▸ **Exercise objective**
Could you set down every entry below exactly as it is?

▸ **Input**
□ □ □ □ □ □ □
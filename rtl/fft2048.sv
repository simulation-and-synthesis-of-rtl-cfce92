// fft2048: pipelined 2048-point FFT/IFFT in radix-2 single-delay-feedback
// (R2SDF) form, with run-time transform length 128..2048.
//
// log2(N) = 11 identical stages (sdf_stage) are chained; the stage i
// (i = 0..10) has a feedback FIFO of N/2**(i+1) words (1024, 512, ..., 1), its
// own AGU and twiddle ROM, and a complex multiplier on its output. Samples
// enter in natural order, one complex 2 x 16-bit word per clock with
// in_valid, and leave in bit-reversed order (decimation in frequency);
// out_index gives the frequency bin of each output word.
//
// Configuration: cfg_inverse selects the inverse transform (conjugated
// twiddles), cfg_len_log2 the length 2**cfg_len_log2 (7..11; values outside
// are clamped). Both are taken when cfg_load is high, which also flushes the
// pipeline; after reset the core does a forward 2048-point FFT. A length
// 2**m < N uses only the last m stages; the first ones are bypassed.
//
// Scaling: every butterfly halves its results, so the forward output is
// DFT(x)/len and the inverse output is IDFT(X) = (1/len) sum X e^{+j...}.
//
// Timing: the input is registered (FF), and each stage registers its result,
// so with data streamed every clock the first output of a block appears
// len + 11 clocks after its first input was presented (len - 1 clocks of
// feedback delay plus 12 registers). The pipeline moves only on in_valid; to
// push the last block out, keep feeding (for example zeros) for another len
// samples. Throughput is one sample per clock.
module fft2048
  import fft_pkg::*;
#(
  parameter int N_LOG2   = 11,           // 2048 points
  parameter int MIN_LOG2 = 7             // 128 points
) (
  input  logic              clk,
  input  logic              rst_n,
  input  logic              cfg_load,
  input  logic              cfg_inverse,
  input  logic [3:0]        cfg_len_log2,
  input  logic              in_valid,
  input  cplx_t             in_data,
  output logic              out_valid,
  output cplx_t             out_data,
  output logic [N_LOG2-1:0] out_index,
  output logic [3:0]        len_log2,     // length in use
  output logic              inverse       // direction in use
);

  // ---------------- configuration ----------------
  logic [3:0] len_clamped;

  always_comb begin
    if (cfg_len_log2 > 4'(N_LOG2))         len_clamped = 4'(N_LOG2);
    else if (cfg_len_log2 < 4'(MIN_LOG2))  len_clamped = 4'(MIN_LOG2);
    else                                   len_clamped = cfg_len_log2;
  end

  always_ff @(posedge clk or negedge rst_n) begin
    if (!rst_n) begin
      len_log2 <= 4'(N_LOG2);
      inverse  <= 1'b0;
    end else if (cfg_load) begin
      len_log2 <= len_clamped;
      inverse  <= cfg_inverse;
    end
  end

  // ---------------- input register ----------------
  logic  in_valid_q;
  cplx_t in_data_q;

  always_ff @(posedge clk or negedge rst_n) begin
    if (!rst_n) begin
      in_valid_q <= 1'b0;
      in_data_q  <= '0;
    end else begin
      in_valid_q <= in_valid && !cfg_load;
      if (in_valid) in_data_q <= in_data;
    end
  end

  // ---------------- stage chain ----------------
  logic  st_valid [N_LOG2+1];
  cplx_t st_data  [N_LOG2+1];

  assign st_valid[0] = in_valid_q;
  assign st_data[0]  = in_data_q;

  for (genvar i = 0; i < N_LOG2; i++) begin : g_stage
    localparam int LL = N_LOG2 - 1 - i;
    sdf_stage #(.L_LOG2(LL)) u_stage (
      .clk, .rst_n,
      .clear     (cfg_load),
      .enable    (4'(LL) < len_log2),
      .inverse,
      .in_valid  (st_valid[i]),
      .in_data   (st_data[i]),
      .out_valid (st_valid[i+1]),
      .out_data  (st_data[i+1])
    );
  end

  assign out_valid = st_valid[N_LOG2];
  assign out_data  = st_data[N_LOG2];

  // ---------------- output bin index ----------------
  // Output m of a block is bin bitrev_len(m).
  logic [N_LOG2-1:0] out_cnt, len_mask, cnt_rev;

  assign len_mask = N_LOG2'((1 << len_log2) - 1);

  always_ff @(posedge clk or negedge rst_n) begin
    if (!rst_n)          out_cnt <= '0;
    else if (cfg_load)   out_cnt <= '0;
    else if (out_valid)  out_cnt <= (out_cnt + 1'b1) & len_mask;
  end

  always_comb begin
    for (int b = 0; b < N_LOG2; b++) cnt_rev[b] = out_cnt[N_LOG2-1-b];
    out_index = cnt_rev >> (4'(N_LOG2) - len_log2);
  end

  a_cfg_in_range: assert property (@(posedge clk) disable iff (!rst_n)
    cfg_load |-> (cfg_len_log2 >= 4'(MIN_LOG2) && cfg_len_log2 <= 4'(N_LOG2)))
    else $warning("cfg_len_log2 %0d outside %0d..%0d, clamped", cfg_len_log2, MIN_LOG2, N_LOG2);

endmodule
□ □ □ □ □ □ □
▸ **Solution for this task**
filename rtl/fft2048.sv
repository simulation-and-synthesis-of-rtl-cfce92
// fft2048: pipelined 2048-point FFT/IFFT in radix-2 single-delay-feedback
// (R2SDF) form, with run-time transform length 128..2048.
//
// log2(N) = 11 identical stages (sdf_stage) are chained; the stage i
// (i = 0..10) has a feedback FIFO of N/2**(i+1) words (1024, 512, ..., 1), its
// own AGU and twiddle ROM, and a complex multiplier on its output. Samples
// enter in natural order, one complex 2 x 16-bit word per clock with
// in_valid, and leave in bit-reversed order (decimation in frequency);
// out_index gives the frequency bin of each output word.
//
// Configuration: cfg_inverse selects the inverse transform (conjugated
// twiddles), cfg_len_log2 the length 2**cfg_len_log2 (7..11; values outside
// are clamped). Both are taken when cfg_load is high, which also flushes the
// pipeline; after reset the core does a forward 2048-point FFT. A length
// 2**m < N uses only the last m stages; the first ones are bypassed.
//
// Scaling: every butterfly halves its results, so the forward output is
// DFT(x)/len and the inverse output is IDFT(X) = (1/len) sum X e^{+j...}.
//
// Timing: the input is registered (FF), and each stage registers its result,
// so with data streamed every clock the first output of a block appears
// len + 11 clocks after its first input was presented (len - 1 clocks of
// feedback delay plus 12 registers). The pipeline moves only on in_valid; to
// push the last block out, keep feeding (for example zeros) for another len
// samples. Throughput is one sample per clock.
module fft2048
  import fft_pkg::*;
#(
  parameter int N_LOG2   = 11,           // 2048 points
  parameter int MIN_LOG2 = 7             // 128 points
) (
  input  logic              clk,
  input  logic              rst_n,
  input  logic              cfg_load,
  input  logic              cfg_inverse,
  input  logic [3:0]        cfg_len_log2,
  input  logic              in_valid,
  input  cplx_t             in_data,
  output logic              out_valid,
  output cplx_t             out_data,
  output logic [N_LOG2-1:0] out_index,
  output logic [3:0]        len_log2,     // length in use
  output logic              inverse       // direction in use
);

  // ---------------- configuration ----------------
  logic [3:0] len_clamped;

  always_comb begin
    if (cfg_len_log2 > 4'(N_LOG2))         len_clamped = 4'(N_LOG2);
    else if (cfg_len_log2 < 4'(MIN_LOG2))  len_clamped = 4'(MIN_LOG2);
    else                                   len_clamped = cfg_len_log2;
  end

  always_ff @(posedge clk or negedge rst_n) begin
    if (!rst_n) begin
      len_log2 <= 4'(N_LOG2);
      inverse  <= 1'b0;
    end else if (cfg_load) begin
      len_log2 <= len_clamped;
      inverse  <= cfg_inverse;
    end
  end

  // ---------------- input register ----------------
  logic  in_valid_q;
  cplx_t in_data_q;

  always_ff @(posedge clk or negedge rst_n) begin
    if (!rst_n) begin
      in_valid_q <= 1'b0;
      in_data_q  <= '0;
    end else begin
      in_valid_q <= in_valid && !cfg_load;
      if (in_valid) in_data_q <= in_data;
    end
  end

  // ---------------- stage chain ----------------
  logic  st_valid [N_LOG2+1];
  cplx_t st_data  [N_LOG2+1];

  assign st_valid[0] = in_valid_q;
  assign st_data[0]  = in_data_q;

  for (genvar i = 0; i < N_LOG2; i++) begin : g_stage
    localparam int LL = N_LOG2 - 1 - i;
    sdf_stage #(.L_LOG2(LL)) u_stage (
      .clk, .rst_n,
      .clear     (cfg_load),
      .enable    (4'(LL) < len_log2),
      .inverse,
      .in_valid  (st_valid[i]),
      .in_data   (st_data[i]),
      .out_valid (st_valid[i+1]),
      .out_data  (st_data[i+1])
    );
  end

  assign out_valid = st_valid[N_LOG2];
  assign out_data  = st_data[N_LOG2];

  // ---------------- output bin index ----------------
  // Output m of a block is bin bitrev_len(m).
  logic [N_LOG2-1:0] out_cnt, len_mask, cnt_rev;

  assign len_mask = N_LOG2'((1 << len_log2) - 1);

  always_ff @(posedge clk or negedge rst_n) begin
    if (!rst_n)          out_cnt <= '0;
    else if (cfg_load)   out_cnt <= '0;
    else if (out_valid)  out_cnt <= (out_cnt + 1'b1) & len_mask;
  end

  always_comb begin
    for (int b = 0; b < N_LOG2; b++) cnt_rev[b] = out_cnt[N_LOG2-1-b];
    out_index = cnt_rev >> (4'(N_LOG2) - len_log2);
  end

  a_cfg_in_range: assert property (@(posedge clk) disable iff (!rst_n)
    cfg_load |-> (cfg_len_log2 >= 4'(MIN_LOG2) && cfg_len_log2 <= 4'(N_LOG2)))
    else $warning("cfg_len_log2 %0d outside %0d..%0d, clamped", cfg_len_log2, MIN_LOG2, N_LOG2);

endmodule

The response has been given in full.